> **Task item**: Each entry below has to be written out again exactly.

> **Task inputs**:
// tb_emesh_router: self-checking test of one ENet router.
//
// The router under test is tile 5 of cluster 3 (a Hub-attached router). First, directed
// single flits check the X-then-Y routing to each port, routing of broadcasts and
// other-cluster packets to the Hub port (or towards the other Hub router for the east half)
// and the 2-cycle hop latency. Then all five inputs send random 1-3 flit packets while the
// outputs apply random back-pressure; a reference model of the routing predicts each flit's
// output, and the test checks that every flit comes out once, on the right port, in order per
// input, and that the flits of a packet are never interleaved with another packet's.
module tb_emesh_router;
  import atac_pkg::*;

  logic clk = 0, rst_n = 0;
  always #5 clk = ~clk;

  core_id_t my_id = {6'd3, 4'd5};
  logic  in_valid [5];
  flit_t in_flit  [5];
  logic  in_ready [5];
  logic  out_valid[6];
  flit_t out_flit [6];
  logic  out_ready[6];

  emesh_router dut (.*);

  int checks = 0, failures = 0;
  int cycle = 0;
  always @(posedge clk) cycle++;

  initial begin
    #200000;
    failures++;
    $display("TB_RESULT checks=%0d failures=%0d", checks, failures);
    $finish;
  end

  function automatic int ref_port(flit_t f);
    int hx, hy, tx, ty, t;
    hx = 1; hy = 1;
    if (!f.meta.bcast && f.meta.dst[9:4] == 6'd3) t = int'(f.meta.dst[3:0]);
    else t = (f.meta.src[1] == 1'b0) ? 5 : 10;
    tx = t % 4; ty = t / 4;
    if (tx > hx) return 1;
    if (tx < hx) return 3;
    if (ty > hy) return 2;
    if (ty < hy) return 0;
    return (f.meta.bcast || f.meta.dst[9:4] != 6'd3) ? 5 : 4;
  endfunction

  // expected flits per (output, input)
  flit_t exp_q [6][5][$];
  int    pkt_from [6];   // input whose packet is in progress on each output, -1 none
  int    received = 0, sent = 0;

  always @(posedge clk) begin
    for (int o = 0; o < 6; o++) begin
      if (rst_n && out_valid[o] && out_ready[o]) begin
        int i;
        i = int'(out_flit[o].data[7:0]);
        checks++;
        received++;
        if (i > 4 || exp_q[o][i].size() == 0) begin
          failures++;
          $display("FAIL unexpected flit on port %0d from input %0d", o, i);
        end else if (exp_q[o][i][0] != out_flit[o]) begin
          failures++;
          $display("FAIL out of order on port %0d from input %0d: got %0d want %0d t=%0d", o, i, out_flit[o].data[39:8], exp_q[o][i][0].data[39:8], cycle);
        end else begin
          void'(exp_q[o][i].pop_front());
        end
        if (pkt_from[o] >= 0 && pkt_from[o] != i) begin
          failures++;
          $display("FAIL packet interleaving on port %0d", o);
        end
        pkt_from[o] = out_flit[o].meta.tail ? -1 : i;
      end
    end
  end

  function automatic flit_t mk(int in, int seq, core_id_t dst, core_id_t src, logic bc,
                               logic hd, logic tl);
    flit_t f;
    f = '0;
    f.meta.head = hd; f.meta.tail = tl; f.meta.bcast = bc;
    f.meta.dst = dst; f.meta.src = src; f.meta.mtype = MSG_RAW;
    f.data[7:0] = 8'(in); f.data[39:8] = 32'(seq);
    return f;
  endfunction

  // directed: one flit, check port and latency
  task automatic one(int in, core_id_t dst, core_id_t src, logic bc, int want);
    flit_t f;
    int t0, got;
    f = mk(in, 1000 + sent, dst, src, bc, 1'b1, 1'b1);
    exp_q[want][in].push_back(f);
    sent++;
    @(negedge clk);
    in_valid[in] = 1'b1; in_flit[in] = f;
    t0 = cycle;
    @(negedge clk);
    in_valid[in] = 1'b0;
    got = -1;
    for (int k = 0; k < 10 && got < 0; k++) begin
      for (int o = 0; o < 6; o++) if (out_valid[o]) got = o;
      if (got < 0) @(negedge clk);
    end
    checks++;
    if (got != want) begin
      failures++; $display("FAIL dst %h bc %0d: port %0d, want %0d", dst, bc, got, want);
    end
    checks++;
    if (cycle - t0 != 2) begin
      failures++; $display("FAIL hop latency %0d cycles, want 2", cycle - t0);
    end
    @(negedge clk);
  endtask

  initial begin
    for (int i = 0; i < 5; i++) begin in_valid[i] = 0; in_flit[i] = '0; end
    for (int o = 0; o < 6; o++) begin out_ready[o] = 1; pkt_from[o] = -1; end
    repeat (3) @(negedge clk);
    rst_n = 1;
    @(negedge clk);
    one(3, {6'd3, 4'd7},  {6'd3, 4'd4}, 1'b0, 1);   // east
    one(0, {6'd3, 4'd13}, {6'd3, 4'd1}, 1'b0, 2);   // south
    one(1, {6'd3, 4'd4},  {6'd3, 4'd6}, 1'b0, 3);   // west
    one(2, {6'd3, 4'd1},  {6'd3, 4'd9}, 1'b0, 0);   // north
    one(1, {6'd3, 4'd5},  {6'd3, 4'd6}, 1'b0, 4);   // local
    one(3, {6'd9, 4'd2},  {6'd3, 4'd4}, 1'b0, 5);   // other cluster, west half: hub port
    one(4, {6'd9, 4'd2},  {6'd3, 4'd6}, 1'b0, 1);   // other cluster, east half: towards tile 10
    one(0, {6'd3, 4'd2},  {6'd3, 4'd1}, 1'b1, 5);   // broadcast: hub port

    // random traffic with back-pressure
    fork
      for (int in = 0; in < 5; in++) begin
        automatic int ii = in;
        fork
          begin
            for (int p = 0; p < 40; p++) begin
              automatic int len;
              automatic core_id_t dst, src;
              automatic logic bc;
              len = 1 + $urandom_range(0, 2);
              dst = {($urandom_range(0, 3) == 0) ? 6'd7 : 6'd3, 4'($urandom_range(0, 15))};
              src = {6'd3, 4'($urandom_range(0, 15))};
              bc  = ($urandom_range(0, 7) == 0);
              for (int k = 0; k < len; k++) begin
                automatic flit_t f;
                f = mk(ii, sent, dst, src, bc, k == 0, k == len - 1);
                sent++;
                exp_q[ref_port(f)][ii].push_back(f);
                @(negedge clk);
                in_valid[ii] = 1'b1; in_flit[ii] = f;
                while (!in_ready[ii]) @(negedge clk);
                @(negedge clk);
                in_valid[ii] = 1'b0;
              end
            end
          end
        join_none
      end
      begin
        repeat (2000) begin
          @(negedge clk);
          for (int o = 0; o < 6; o++) out_ready[o] = ($urandom_range(0, 3) != 0);
        end
        for (int o = 0; o < 6; o++) out_ready[o] = 1'b1;
      end
    join
    repeat (50) @(negedge clk);
    checks++;
    if (received != sent) begin
      failures++; $display("FAIL received %0d of %0d flits", received, sent);
    end
    $display("TB_RESULT checks=%0d failures=%0d", checks, failures);
    $finish;
  end
endmodule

> **Response area**:
// tb_emesh_router: self-checking test of one ENet router.
//
// The router under test is tile 5 of cluster 3 (a Hub-attached router). First, directed
// single flits check the X-then-Y routing to each port, routing of broadcasts and
// other-cluster packets to the Hub port (or towards the other Hub router for the east half)
// and the 2-cycle hop latency. Then all five inputs send random 1-3 flit packets while the
// outputs apply random back-pressure; a reference model of the routing predicts each flit's
// output, and the test checks that every flit comes out once, on the right port, in order per
// input, and that the flits of a packet are never interleaved with another packet's.
module tb_emesh_router;
  import atac_pkg::*;

  logic clk = 0, rst_n = 0;
  always #5 clk = ~clk;

  core_id_t my_id = {6'd3, 4'd5};
  logic  in_valid [5];
  flit_t in_flit  [5];
  logic  in_ready [5];
  logic  out_valid[6];
  flit_t out_flit [6];
  logic  out_ready[6];

  emesh_router dut (.*);

  int checks = 0, failures = 0;
  int cycle = 0;
  always @(posedge clk) cycle++;

  initial begin
    #200000;
    failures++;
    $display("TB_RESULT checks=%0d failures=%0d", checks, failures);
    $finish;
  end

  function automatic int ref_port(flit_t f);
    int hx, hy, tx, ty, t;
    hx = 1; hy = 1;
    if (!f.meta.bcast && f.meta.dst[9:4] == 6'd3) t = int'(f.meta.dst[3:0]);
    else t = (f.meta.src[1] == 1'b0) ? 5 : 10;
    tx = t % 4; ty = t / 4;
    if (tx > hx) return 1;
    if (tx < hx) return 3;
    if (ty > hy) return 2;
    if (ty < hy) return 0;
    return (f.meta.bcast || f.meta.dst[9:4] != 6'd3) ? 5 : 4;
  endfunction

  // expected flits per (output, input)
  flit_t exp_q [6][5][$];
  int    pkt_from [6];   // input whose packet is in progress on each output, -1 none
  int    received = 0, sent = 0;

  always @(posedge clk) begin
    for (int o = 0; o < 6; o++) begin
      if (rst_n && out_valid[o] && out_ready[o]) begin
        int i;
        i = int'(out_flit[o].data[7:0]);
        checks++;
        received++;
        if (i > 4 || exp_q[o][i].size() == 0) begin
          failures++;
          $display("FAIL unexpected flit on port %0d from input %0d", o, i);
        end else if (exp_q[o][i][0] != out_flit[o]) begin
          failures++;
          $display("FAIL out of order on port %0d from input %0d: got %0d want %0d t=%0d", o, i, out_flit[o].data[39:8], exp_q[o][i][0].data[39:8], cycle);
        end else begin
          void'(exp_q[o][i].pop_front());
        end
        if (pkt_from[o] >= 0 && pkt_from[o] != i) begin
          failures++;
          $display("FAIL packet interleaving on port %0d", o);
        end
        pkt_from[o] = out_flit[o].meta.tail ? -1 : i;
      end
    end
  end

  function automatic flit_t mk(int in, int seq, core_id_t dst, core_id_t src, logic bc,
                               logic hd, logic tl);
    flit_t f;
    f = '0;
    f.meta.head = hd; f.meta.tail = tl; f.meta.bcast = bc;
    f.meta.dst = dst; f.meta.src = src; f.meta.mtype = MSG_RAW;
    f.data[7:0] = 8'(in); f.data[39:8] = 32'(seq);
    return f;
  endfunction

  // directed: one flit, check port and latency
  task automatic one(int in, core_id_t dst, core_id_t src, logic bc, int want);
    flit_t f;
    int t0, got;
    f = mk(in, 1000 + sent, dst, src, bc, 1'b1, 1'b1);
    exp_q[want][in].push_back(f);
    sent++;
    @(negedge clk);
    in_valid[in] = 1'b1; in_flit[in] = f;
    t0 = cycle;
    @(negedge clk);
    in_valid[in] = 1'b0;
    got = -1;
    for (int k = 0; k < 10 && got < 0; k++) begin
      for (int o = 0; o < 6; o++) if (out_valid[o]) got = o;
      if (got < 0) @(negedge clk);
    end
    checks++;
    if (got != want) begin
      failures++; $display("FAIL dst %h bc %0d: port %0d, want %0d", dst, bc, got, want);
    end
    checks++;
    if (cycle - t0 != 2) begin
      failures++; $display("FAIL hop latency %0d cycles, want 2", cycle - t0);
    end
    @(negedge clk);
  endtask

  initial begin
    for (int i = 0; i < 5; i++) begin in_valid[i] = 0; in_flit[i] = '0; end
    for (int o = 0; o < 6; o++) begin out_ready[o] = 1; pkt_from[o] = -1; end
    repeat (3) @(negedge clk);
    rst_n = 1;
    @(negedge clk);
    one(3, {6'd3, 4'd7},  {6'd3, 4'd4}, 1'b0, 1);   // east
    one(0, {6'd3, 4'd13}, {6'd3, 4'd1}, 1'b0, 2);   // south
    one(1, {6'd3, 4'd4},  {6'd3, 4'd6}, 1'b0, 3);   // west
    one(2, {6'd3, 4'd1},  {6'd3, 4'd9}, 1'b0, 0);   // north
    one(1, {6'd3, 4'd5},  {6'd3, 4'd6}, 1'b0, 4);   // local
    one(3, {6'd9, 4'd2},  {6'd3, 4'd4}, 1'b0, 5);   // other cluster, west half: hub port
    one(4, {6'd9, 4'd2},  {6'd3, 4'd6}, 1'b0, 1);   // other cluster, east half: towards tile 10
    one(0, {6'd3, 4'd2},  {6'd3, 4'd1}, 1'b1, 5);   // broadcast: hub port

    // random traffic with back-pressure
    fork
      for (int in = 0; in < 5; in++) begin
        automatic int ii = in;
        fork
          begin
            for (int p = 0; p < 40; p++) begin
              automatic int len;
              automatic core_id_t dst, src;
              automatic logic bc;
              len = 1 + $urandom_range(0, 2);
              dst = {($urandom_range(0, 3) == 0) ? 6'd7 : 6'd3, 4'($urandom_range(0, 15))};
              src = {6'd3, 4'($urandom_range(0, 15))};
              bc  = ($urandom_range(0, 7) == 0);
              for (int k = 0; k < len; k++) begin
                automatic flit_t f;
                f = mk(ii, sent, dst, src, bc, k == 0, k == len - 1);
                sent++;
                exp_q[ref_port(f)][ii].push_back(f);
                @(negedge clk);
                in_valid[ii] = 1'b1; in_flit[ii] = f;
                while (!in_ready[ii]) @(negedge clk);
                @(negedge clk);
                in_valid[ii] = 1'b0;
              end
            end
          end
        join_none
      end
      begin
        repeat (2000) begin
          @(negedge clk);
          for (int o = 0; o < 6; o++) out_ready[o] = ($urandom_range(0, 3) != 0);
        end
        for (int o = 0; o < 6; o++) out_ready[o] = 1'b1;
      end
    join
    repeat (50) @(negedge clk);
    checks++;
    if (received != sent) begin
      failures++; $display("FAIL received %0d of %0d flits", received, sent);
    end
    $display("TB_RESULT checks=%0d failures=%0d", checks, failures);
    $finish;
  end
endmodule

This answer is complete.